Openness of holomorphic maps Chapter II, Theorem 1.18 of Several complex variables VII: Sheaf theoretical methods by Grauert, Peternell and Remmert states:

Let $f: X \to Y$ be holomorphic, and assume that $Y$ is locally irreducible. Then the equation \begin{equation}\dim_x X = \dim_{f(x)}Y + \dim_x X_{f(x)}\end{equation} holds for all points $x \in X$ if and only if the map is open.

Now consider for example a blow-up $f: X \to \mathbb{A}^2$ of $\mathbb{A}^2$ in $0$, i.e. the special fiber over $0$ is a $\mathbb{P}^1$, and $X \setminus \mathbb{P}^1 \to \mathbb{A}^2 \setminus 0$ is an isomorphism. Then for any point $x \in \mathbb{P}^1$, the criterion of the theorem is not satisfied, as $\dim_x X = 2$, $\dim_{f(x)} \mathbb{A}^2 = 2$ and $\dim_x X_{f(x)} = \dim_x \mathbb{P}^1 = 1$.
But I don't believe that $f$ is not open: If $U \subset X$ is open and does not meet $\mathbb{P}^1$, then clearly $f(U)$ is open. So assume $U \cap \mathbb{P}^1 \not = \emptyset $. Then $f(U \setminus \mathbb{P}^1) \subset \mathbb{A}^2 \setminus 0$ is open, and $f(U \cap \mathbb{P}^1) = \{0\}$. So if $x \in U \cap \mathbb{P}^1$, one can choose a small ball $V \subset U$ around $x$, which maps to a small ball in $\mathbb{A}^2$ around $0$. Hence $0$ is contained in the interior of $f(U)$, and so $f$ is open.
What did I not understand here?
 A: The map $f$ is not open.
We can describe $X$ as
$$ X = \left\{ ((x,y),[u,v]) \mid xu=yv \right\} \subset \mathbf A^2 \times \mathbf P^1. $$
The map $f$ is simply the projection $((x,y),[u,v]) \mapsto (x,y)$.
Now consider the open set $U = \{ v \neq 0 \} \subset X$. I claim that $f(U)$ is not an open set of $\mathbf A^2$.
If $(x,y)$ is a point of $\mathbf A^2$ with $x \neq 0$, then setting $u=\frac{y}{x}$ we get that the point $((x,y),[u,1])$ is in $U$, and $f((x,y),[u,1])=(x,y)$.
This shows that the image of the subset $\{x \neq 0\} \subset U$ is exactly the subset $\{x \neq 0\} \subset \mathbf A^2$.
On the other hand, if $((x,y),[u,v]) \in U$ and $x=0$ then we must have $y=0$. So the image of the subset $\{x=0\} \subset U$ is just the point $(0,0)$.
So $f(U) = \{x \neq 0\} \cup \{ (0,0) \}$, which is not open.

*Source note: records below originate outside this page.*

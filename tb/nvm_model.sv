// nvm_model: behavioural model of the nonvolatile main memory (not synthesizable).
//
// A sparse line-granular memory: lines never written read as zero. A request is held
// until ack; a read takes RD_CYC cycles and a write WR_CYC cycles, and a write becomes
// visible atomically in its ack cycle. Contents survive power loss; the memory has no
// reset. Line reads and writes are the only operations.
module nvm_model
  import sweepcache_pkg::*;
#(
  parameter int unsigned RD_CYC = NVM_RD_CYC,
  parameter int unsigned WR_CYC = NVM_WR_CYC
) (
  input  logic   clk,
  input  logic   req,
  input  logic   we,
  input  laddr_t laddr,
  input  line_t  wdata,
  output logic   ack,
  output line_t  rdata
);

  line_t       mem [laddr_t];
  int unsigned cnt = 0;
  int unsigned writes = 0;

  function automatic line_t read_line(laddr_t a);
    return mem.exists(a) ? mem[a] : '0;
  endfunction

  assign ack   = req && (cnt + 1 >= (we ? WR_CYC : RD_CYC));
  assign rdata = read_line(laddr);

  always @(posedge clk) begin
    if (ack && we) begin
      mem[laddr] = wdata;
      writes++;
    end
    if (!req || ack) cnt <= 0;
    else             cnt <= cnt + 1;
  end

endmodule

To address your actual question, the assertion
"So if $x \in U \cap \mathbf P^1$, one can choose a small ball $V \subset U$ around x, which maps to a small ball in $\mathbf A^2$ around 0"
is incorrect. The image of such a small ball is not a ball in $\mathbf A^2$, as can be seen for example by my description above of the image of $f$.